Jossely Oliveira
Autismo é uma condição do neurodesenvolvimento cuja configuração é determinada já no processo de fecundação e formação do feto. Por causa dessa configuração diferenciada que afeta em graus diversos o comportamento, a socialização e a comunicação, a pessoa autista percebe e processa o mundo a sua volta de forma atípica.
O nazismo foi um regime racista que pregava a superioridade da raça ariana, o ódio e o extermínio de judeus, bem como de grupos diversos, como ciganos, negros, homossexuais e pessoas com deficiência.
E o que os dois parágrafos acima têm em comum? Autismo é uma deficiência e foi exatamente nesse início do século XX, em contexto de primeira e segunda guerras mundiais, que a condição começou a ser identificada e descrita a partir da observação clínica de pessoas com condições psiquiátricas. Eugen Bleuler, em 1908, e Leo Kanner, em 1943, foram os primeiros a usarem o termo autismo. Em 1944, Hans Asperger estuda um grupo de crianças que, além de terem as características observadas por Bleuler e Kanner, também apresentavam altas habilidades. Tal perfil levou ao surgimento do termo Síndrome de Asperger.

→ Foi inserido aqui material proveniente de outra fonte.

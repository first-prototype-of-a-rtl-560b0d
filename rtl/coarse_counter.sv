// Coarse counter of the LATRIC0 TDC: counts complete ring-oscillator periods
// since RO_key rose. It is clocked by the last fine phase (phase[29] of the
// ring), which rises once per period at the instant the fine value wraps
// from 29 to 0, and it is held at zero while RO_key is low, so it starts and
// clears together with the ring. Width 7 bits as in the chip; it wraps after
// 128 periods (about 115 ns at 30 ps per cell).
// The chip description gives the width and the start/clear behaviour; the
// choice of the clocking phase and the extra clear by the global reset are
// this design's.
// Two asynchronous clears (RO_key low, rst_n low); a synthesis flow that
// supports only one asynchronous load per flip-flop needs them merged.
module coarse_counter
  import latric0_pkg::*;
(
  input  logic                rst_n,      // global asynchronous reset
  input  logic                ro_key,     // counter runs while high
  input  logic                ro_period,  // rises once per RO period
  output logic [COARSE_W-1:0] count
);
  timeunit 1ps;
  timeprecision 1fs;

  always_ff @(posedge ro_period or negedge ro_key or negedge rst_n) begin
    if (!rst_n)       count <= '0;
    else if (!ro_key) count <= '0;
    else              count <= count + 1'b1;
  end

endmodule
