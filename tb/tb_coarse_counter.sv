// Self-checking test of the coarse counter: it must count rising edges of
// the period input only while RO_key is high, clear as soon as RO_key or
// rst_n goes low, and wrap from 127 to 0.
module tb_coarse_counter;
  timeunit 1ps;
  timeprecision 1fs;

  logic       rst_n = 1'b1, ro_key = 1'b0, ro_period = 1'b0;
  logic [6:0] count;
  int checks = 0, failures = 0;
  int expected;

  coarse_counter dut (.*);

  task automatic check(bit ok, string what);
    checks++;
    if (!ok) begin
      failures++;
      $display("FAIL %s at %0t: count=%0d expected=%0d", what, $realtime, count, expected);
    end
  endtask

  task automatic tick();
    #(450.0) ro_period = 1'b1;
    #(450.0) ro_period = 1'b0;
  endtask

  initial begin
    #(10.0) rst_n = 1'b0;
    #(10.0) rst_n = 1'b1;
    expected = 0;
    check(count == 0, "cleared by reset");
    repeat (5) tick();
    check(count == 0, "held while RO_key low");
    for (int run = 0; run < 4; run++) begin
      int n;
      n = (run == 3) ? 140 : int'($urandom_range(1, 60));
      ro_key = 1'b1;
      expected = 0;
      for (int i = 0; i < n; i++) begin
        tick();
        expected = (expected + 1) % 128;
        check(count == 7'(expected), "counting");
      end
      ro_key = 1'b0;
      #(1.0);
      expected = 0;
      check(count == 0, "cleared by RO_key");
    end
    ro_key = 1'b1;
    repeat (3) tick();
    rst_n = 1'b0;
    #(1.0);
    check(count == 0, "cleared by rst_n");
    $display("TB_RESULT checks=%0d failures=%0d", checks, failures);
    $finish;
  end

  initial begin
    #(1.0e6);
    checks++; failures++;
    $display("FAIL watchdog");
    $display("TB_RESULT checks=%0d failures=%0d", checks, failures);
    $finish;
  end
endmodule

Desde a publicação da quinta e mais recente versão do Manual de Diagnóstico e Estatístico de Transtornos Mentais (DSM-5), em 2013, o termo Síndrome de Asperger foi descartado e pessoas com esse diagnóstico passaram a ser incluídas no diagnóstico de Transtorno do Espectro Autista (TEA). Porém, tal diferenciação ainda se encontra na edição 10 da lista de Classificação Internacional de Doenças (CID-10). Sua alteração está prevista para 2022, incluindo a Síndrome de Asperger e “outras versões” de autismo no termo Transtorno do Espectro Autista.
Faço toda essa contextualização pelo simples fato de o aspecto “altas habilidades” no diagnóstico de Síndrome de Asperger ser a razão de muitos autistas e pais de autistas com esse diagnóstico insistirem nesse aspecto para se colocarem como “especiais”, “diferenciados”, de “alto funcionamento”. É uma visão capacitista que passa a ideia de superioridade de um grupo em relação ao outro.
Segundo Anahí Guedes de Mello, antropóloga brasileira, essa visão capacitista tem em sua origem profundas raízes na antiga civilização greco-romana, quando havia uma generalização consentida do infanticídio, seja por razões de ordem econômica (por exemplo, impossibilidade de sustentar a criança) ou por considerar socialmente inviável a sobrevivência de crianças recém-nascidas com alguma deficiência. Nesse sentido, a manifestação da deficiência lesiona o ideário eugênico de corporeidade grega tão intimamente enraizado em nós. Porém, no início do século XX, vemos o capacitismo em crianças autistas e com outras deficiências sendo levado às últimas consequências pelo regime nazista, segregador por essência.
Nos últimos anos, historiadores têm investigado documentos da clínica de Hans Asperger durante o regime. Apesar de não ser filiado ao partido nazista, o pediatra austríaco tinha muita influência no alto escalão, a ponto de coordenar grupos de médicos que atendiam ao regime.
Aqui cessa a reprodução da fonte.